Jika seseorang memiliki utang puasa Ramadan yang belum dilunasi, prioritasnya adalah melunasi utang tersebut sebelum menjalankan puasa sunnah seperti puasa enam hari di bulan Syawal.

 

 

Simak Video Pilihan Ini:

2 dari 3 halaman

Bagaimana Hadis Puasa di Bulan Syawal?

Mengutip muslim.or.id, dianjurkan bagi yang telah melaksanakan puasa Ramadhan untuk mengiringinya dengan puasa enam hari di bulan Syawal. Di antara hadits yang menjelaskan tentang disyariatkannya puasa enam hari di bulan Syawal antara lain:

Hadis pertama, dari Abu Ayyub Al-Anshori radhiyallahu ‘anhu, Rasulullah shallallahu ‘alaihi wa sallam bersabda,

مَنْ صَامَ رَمَضَانَ ثُمَّ أَتْبَعَهُ سِتًّا مِنْ شَوَّالٍ كَانَ كَصِيَامِ الدَّهْرِ

“Barangsiapa berpuasa Ramadhan kemudian dilanjutkan dengan puasa enam hari di bulan Syawal, maka dia seolah-olah berpuasa selama setahun.” (HR. Muslim no. 204)
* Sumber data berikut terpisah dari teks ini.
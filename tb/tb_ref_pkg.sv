// tb_ref_pkg: reference models for the testbenches, written independently of the RTL.
// The encoder model keeps the recursive register as an integer shift register for the code
// with feedback 1 + D + D^2 and feed-forward 1 + D^2 (octal 7 and 5). ref_step gives the
// trellis transition of a model state, for the decoder-side testbenches.
package tb_ref_pkg;

  typedef struct {
    int unsigned reg_a;   // bit 0: a(k-1), bit 1: a(k-2)
  } enc_model_t;

  // Encode one bit: returns {sys, par} and advances the model.
  function automatic logic [1:0] ref_encode(ref enc_model_t m, input logic u);
    logic a1, a2, a, p;
    a1 = m.reg_a[0];
    a2 = m.reg_a[1];
    a  = u ^ a1 ^ a2;
    p  = a ^ a2;
    m.reg_a = ((m.reg_a << 1) | int'(a)) & 3;
    return {u, p};
  endfunction

  // Model state in the RTL's numbering {a(k-1), a(k-2)}.
  function automatic logic [1:0] ref_state(input enc_model_t m);
    return {m.reg_a[0], m.reg_a[1]};
  endfunction

  // Transition from RTL-numbered state s = {a(k-1), a(k-2)} on message bit u:
  // returns {next state, sys, par}.
  function automatic logic [3:0] ref_step(input logic [1:0] s, input logic u);
    enc_model_t m;
    logic [1:0] sp;
    m.reg_a = {30'd0, s[0], s[1]};
    sp = ref_encode(m, u);
    return {ref_state(m), sp};
  endfunction

endpackage
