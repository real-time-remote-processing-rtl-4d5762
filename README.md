# Distributed LIS positioning: panel networks, Ethernet hand-off and Gaussian fusion

A large intelligent surface (LIS) is split into four panels. Each panel sees
the channel state information (CSI) of a user: 1024 INT8 features per
snapshot. A small neural network next to each panel turns its CSI into a 2-D
Gaussian estimate of the user's position: a mean and a lower-triangular scale
matrix. Two panels sit on a *sending* board. Their estimates cross an Ethernet
link to a *receiving* board, which has the other two panels. The receiving
board fuses the four Gaussians into one by conflation: it adds the inverse
covariances, and it weights the means with them.

This repository holds the SystemVerilog for that whole data path:

```
 sending board                               receiving board
 M1 ─► NN0 ─┐                                 M3 ─► NN2 ─┐
 M2 ─► NN1 ─┴► RR ─► tx_*  ══ Ethernet ══►   M4 ─► NN3 ─┴► RR ─► lrr_* ─(FIFO)─► lcv_*
                  (FIFO, DMA, software)                                          │
                                             rx_* (DMA) ────────────────────────►┤
                                                           RR-and-converter ─► prefusion ─► fusion ─► out_*
```

`lis_top` holds both boards side by side. The FIFOs, DMA engines, processor
software and the Ethernet link are vendor IP or software, so the RTL does not
contain them. Every place one of them would sit is a pair of stream ports on
`lis_top`, and the integrator (or a testbench) closes the loop.

## The panel network (`nn_accel`)

The network is 1024 → 200 → batch norm → 100 → 20 → 5. It has ReLU after the
first three dense layers and no biases. The five outputs are `[mean x,
mean y, s1, s2, s3]`, where the scale matrix is `[s1 0; s2 s3]`. The
accelerator accepts one input vector every **200 clocks** (CCY = 200). At
100 MHz that is 500 000 inferences per second, against 32 000 per second
needed for 16 users every 0.5 ms.

The layers are grouped into two large pipeline stages. Each stage needs 200
clocks, and each works on a different inference.

| Stage | Layer | Work per clock | Module |
|---|---|---|---|
| 1 | 1 (INT8) | 512 inputs × 2 neurons; one neuron pair finishes every 2 clocks | `dense_l1` |
| 1 | batch norm | one value per clock: subtract mean, divide by the stored standard deviation, scale and shift | `batch_norm` |
| 1 | 2 | one input × all 100 neurons, as soon as that input exists | `dense_l2` |
| 2 | 3 | 10 inputs × 1 neuron; one neuron every 10 clocks | `dense_l34` |
| 2 | 4 | one multiply per clock, consuming layer-3 neurons as they appear | `dense_l34` |

Three points take the most thought:

- **Overlapping consecutive layers.** Layer 1 finishes its neurons one pair at
  a time, and layer 2 is organised "one input, all outputs". So layer 2
  starts on neuron 0 of layer 1 while layer 1 is still computing neuron 2.
  Stage 1 therefore ends a few clocks after layer 1 does, not 200 clocks
  later. Layers 3 and 4 work the same way. A register between the two stages
  holds the 100 layer-2 activations.
- **Two INT8 products per multiplier** (`dual_int8_mul`).
  - The two weights are packed as `wb·2¹⁶ + wa` and multiplied by the shared
    activation.
  - The low 16 bits hold `x·wa`. The high 16 bits hold `x·wb`, less one when
    `x·wa` is negative. The module adds that borrow back.
  - This is how each of layer 1's 512 lanes serves two neurons.
- **Batch normalisation at one value per clock** (`nr_divider`).
  - The square root of the variance is a trained constant, so only a division
    is left.
  - The division is non-restoring. It is unrolled three quotient bits per
    stage over 8 stages, so a new quotient starts every clock.
  - The result has 24 bits: 16 integer bits and 8 fraction bits.

Adder trees (`adder_tree`) add layer 1's 512 products and layer 3's 10
products. They have a register every third level.

Fixed point: layer 1 uses INT8 inputs and weights. Its sums are shifted right
by `L1_SHIFT` = 6 and saturated to 16 bits. Everything after that is signed
16-bit Q8.8, so products are shifted right by 8 and saturated.

Measured timing: the first result appears 561 clocks after the first of the
128 input beats. About 433 of those clocks come after layer 1 starts; the rest
is the input buffer filling. Results then follow every 200 clocks.

## Floating point for the fusion

The fusion needs a dynamic range from about 1e-5 to 1e3 and beyond, so it
works in a small custom floating-point format (`lis_pkg::fp_t`):

- a sign bit;
- a signed 8-bit exponent;
- a 23-bit mantissa, Q1.22, with the leading one stored explicitly;
- zero is encoded as a zero mantissa.

All operations truncate; nothing rounds. Results saturate when the exponent
overflows and flush to zero when it underflows.

- `fp_add` and `fp_mul` are one-clock registered units, with
  `subordinate_valid` in and `manager_valid` out.
- `to_float` converts a Q8.8 network output exactly, since 16 bits fit in the
  mantissa.
- `fp_recip` computes a reciprocal by Newton–Raphson. A 16-entry table of
  first guesses is indexed by the top four fraction bits, then three
  iterations follow. Latency is 5 clocks.
- `mat_inv2` inverts a symmetric 2×2 matrix as adjoint × 1/det, using one
  shared multiplier and adder plus `fp_recip`. Latency is 19 clocks.
- `fp_exp` and `fp_log1p` are short polynomial programs. They run on a tiny
  engine (`fp_uop_engine`) of one adder, one multiplier and three registers,
  taking 2 clocks per step.
  - exp(x) uses a Taylor-type expansion around −1.5, in nested form. It
    has 14 steps and a latency of 29 clocks.
  - ln(1+x) uses a fifth-order expansion around 0.625. It has 18 steps and a
    latency of 37 clocks.
  - The polynomials are accurate only near their expansion points, roughly
    −3…0 for exp and 0…1.5 for ln(1+x). That is the range the network outputs
    are expected to fall in.

## Prefusion and fusion

`prefusion` turns one panel tuple into what the fusion needs:

```
l1 = ln(1 + e^s1) + 1e-5      l3 = ln(1 + e^s3) + 1e-5        (softplus)
Σ  = L·Lᵀ,  L = [l1 0; s2 l3]  →  [l1², l1·s2; l1·s2, s2² + l3²]
output  Σ⁻¹ (three entries) and the mean, unchanged
```

It is a four-register pipeline (init, exp, log, inverse) with three stages of
`STAGE` = 40 clocks each; 40 clocks is what the logarithm needs. It accepts
one tuple per 40 clocks (`in_ready` is high one clock in 40). The result comes
out 3·STAGE + 2 = 122 clocks after the tuple was accepted.

`fusion` adds `P` = 4 panels, one at a time, using a shared adder and
multiplier:

```
S = Σ Σᵢ⁻¹      v = Σ Σᵢ⁻¹·μᵢ      Σ_f = S⁻¹      μ_f = Σ_f · v
```

Folding one panel into the sums takes 11 operations, about 23 clocks. After
the last panel, a separate finishing unit inverts S with `mat_inv2` and
multiplies by v, so the next estimate can start accumulating meanwhile. The
fused result appears 56 clocks after the last panel. One estimate of four
panels takes 160 clocks of prefusion time.

## Streams between the blocks

| Stream | Width | Format |
|---|---|---|
| CSI memory → network (`csi_*` → `nn_*`) | 64 bits | 8 INT8 features per beat, feature 0 in the low byte; 128 beats per vector; TLAST on beat 128 |
| Round-robin router out (`tx_*`, `lrr_*`) | 32 bits | 3 words per panel tuple: `{v1,v0}`, `{v3,v2}`, `{panel id, v4}`; TLAST on the third word |
| Converter in (`lcv_*`, `rx_*`) | 32 bits | same as the router output |

The router, `rr_packer`, keeps one holding register per network. It serves the
full registers in turn, so a waiting network is served next. The networks
cannot be stalled, so if a network delivers a new tuple while its previous one
is still waiting, the new tuple is dropped. The sticky `rr_overflow` flag
records this. Keep the downstream FIFO deep enough that this never happens.

The converter, `rr_converter`, has one slot per panel. It fills a slot from
whichever stream carries that panel's id. When all four slots are full, it
converts the panels one at a time and hands them to the prefusion in order
0…3. A stream whose next tuple is for a slot that is still occupied is
stalled. This is why the receiving board needs a FIFO between its router and
the converter. Remote tuples arrive later than local ones, by the link
latency, and the local tuples must wait somewhere. In the system test, a
700-clock link needs about 22 words of FIFO.

`csi_source` (one per panel, M1…M4) stands in for the CSI front end. It holds
16 vectors and sends all of them every `PERIOD` = 250 000 clocks (2.5 ms)
while `enable` is high. It counts the bursts it starts (`bursts`). The sticky
flag `late` records a burst that could not finish within its period.

## Loading parameters

Trained parameters go through `p_we`/`p_nn`/`p_sel`/`p_addr`/`p_data`. `p_nn`
picks the network. `p_sel` picks the memory, and the address layout depends
on it:

| `p_sel` | Memory | Address | Data |
|---|---|---|---|
| 0 | layer 1 | `{row t, lane, neuron of the pair}`, where row t = pair·2 + input/512 and lane = input mod 512 | INT8, in the low byte |
| 1 | batch norm | `{neuron, sel}`, where sel is 0 mean, 1 standard deviation, 2 gamma, 3 beta | Q8.8 |
| 2 | layer 2 | `{input, output}` | Q8.8 |
| 3 | layer 3 | `{output·10 + input/10, input mod 10}` | Q8.8 |
| 4 | layer 4 | `{input, output}` | Q8.8 |

The class `nn_model` in `tb/nn_model_pkg.sv` has helpers (`a1` … `a4`,
`abn`) that compute these addresses, and a bit-exact model of the network.
The CSI memories load through `c_we`/`c_src`/`c_addr`/`c_data`. Word
`v·128 + b` holds beat `b` of vector `v`.

## How far it follows the original design

Taken from the design as published:

- the system structure and the two boards;
- the layer sizes and the parallelism per layer (512/2, 1/100, 10/1, 1/1);
- the 200-clock stage time and the merging of layers into two stages;
- dual INT8 packing and the batch norm with a precomputed standard deviation
  and a pipelined non-restoring division;
- truncating floating point, `to_float`, and the Newton–Raphson reciprocal
  with a table seed and three iterations;
- the two polynomial expansions and their expansion points, softplus with
  1e-5, and L·Lᵀ;
- the 2×2 inversion by adjoint;
- the 40-clock prefusion stages, and conflation of four panels with reused
  adders.

Choices made here:

- All widths, fixed-point scalings and memory layouts.
- The 8-feature input beat.
- The order of values in a tuple.
- The word order of the 32-bit packing and the panel id in its spare half
  word.
- The slot-and-stall scheme in the converter and the overflow rule in the
  router.
- Three division bits per stage, and the 16-entry reciprocal table.
- The micro-program sequencing of exp and ln. The published block uses a
  dedicated chain of adders and multipliers. Here one adder and one
  multiplier are time-shared, and the latency still fits in the 40-clock
  stage.
- The handshakes: prefusion `in_ready`, and the fusion accepting one tuple
  per ~24 clocks.

Known differences:

- The reference latencies are 429 clocks for the network and 283 for the
  fusion. Here the network takes 561 clocks from the first input beat, with
  the same 200-clock interval. Most of the difference is the time to stream
  1024 features in through a 64-bit port. The prefusion plus fusion latency
  is 122 clocks per panel plus 56 after the last one.
- The published ln(1+x) block diagram shows one adder constant with the
  opposite sign to its equation. This RTL follows the equation, which is the
  one that matches ln(1+x).
- The exponential keeps the nesting of the published equation, which is not
  exactly the Taylor series. Multiplied out, it gives
  1 + q + q²/2 + q³/6 + (1/24 + 1/120)·q⁴ + q⁵/720, with no q⁶ term. The
  relative error is 0 at x = −1.5, 1.2e-3 at −2, 7e-3 at 0 and 37 % at −3.
  The testbenches model this polynomial, not e^x.
- The logarithm's expansions are accurate to about 1e-5 inside their ranges: ln(1+x)
  stays within 1e-5 for x between 0.3 and 1. Outside those ranges, the error
  grows quickly.

## Simulating

Each block has a self-checking testbench in `tb/` that prints
`TB_RESULT checks=N failures=M`. With verilator 5:

```
verilator --binary --timing --assert -Wno-fatal -Wno-lint -Wno-style \
  -y rtl -y tb +libext+.sv -Irtl -Itb \
  rtl/lis_pkg.sv tb/lis_tb_pkg.sv tb/nn_model_pkg.sv tb/tb_lis_top.sv \
  --top-module tb_lis_top
obj_dir/Vtb_lis_top +verilator+rand+reset+2
```

Every testbench needs a reset value for randomly initialised state, hence the
`+verilator+rand+reset+2` option.

`tb_lis_top` runs the whole system at its default sizes in about 20 seconds.
It does the following:

- It loads four different random networks, at about 920 000 load clocks.
- It sends 16 vectors from each of the four memories.
- It carries the sending board's stream to the receiving board's DMA port
  through a 700-clock delay line.
- It puts a 64-word FIFO between the receiving board's router and its
  converter.

It checks:

- every tuple on both router streams, bit for bit, against `nn_model`;
- all 16 fused estimates, against a real-valued model of the prefusion and
  fusion, within 2 %.

It also counts input back-pressure, router waits, link tuples, converter
stalls and prefusion holds, and fails if any of them never happened.

`tb_nn_accel` runs one network at full size and checks the 200-clock interval.
The arithmetic units are checked against `real` models, with thousands of
random operands each. `tb_to_float` covers all 65 536 inputs, and
`tb_dual_int8_mul` covers every pair of multiplicands for many activations.

## Files

- `rtl/lis_pkg.sv`: the float type and the add, multiply and pack functions.
- `rtl/<block>.sv`: one module per file. The opening comment of each file
  describes its interface and timing.
- `tb/tb_<block>.sv`: the testbenches.
- `tb/lis_tb_pkg.sv`: float/real conversion and the polynomial models.
- `tb/nn_model_pkg.sv`: the network reference.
Hadis ke dua, dari Tsauban radhiyallahu ‘anhu –budak Rasulullah-, Rasulullah shallallahu ‘alaihi wa sallam bersabda,

مَنْ صَامَ سِتَّةَ أَيَّامٍ بَعْدَ الْفِطْرِ كَانَ تَمَامَ السَّنَةِ (مَنْ جَاءَ بِالْحَسَنَةِ فَلَهُ عَشْرُ أَمْثَالِهَا)

“Barangsiapa yang berpuasa enam hari setelah hari raya Idul Fitri, maka seperti berpuasa setahun penuh. Barangsiapa mengerjakan satu kebaikan, maka baginya (pahala) sepuluh kali lipat.” (HR. Ibnu Majah no. 1715. Dinilai shahih oleh Al-Albani dalam Shahih Ibnu Majah. Lihat pula Al-Irwa’, 4/107)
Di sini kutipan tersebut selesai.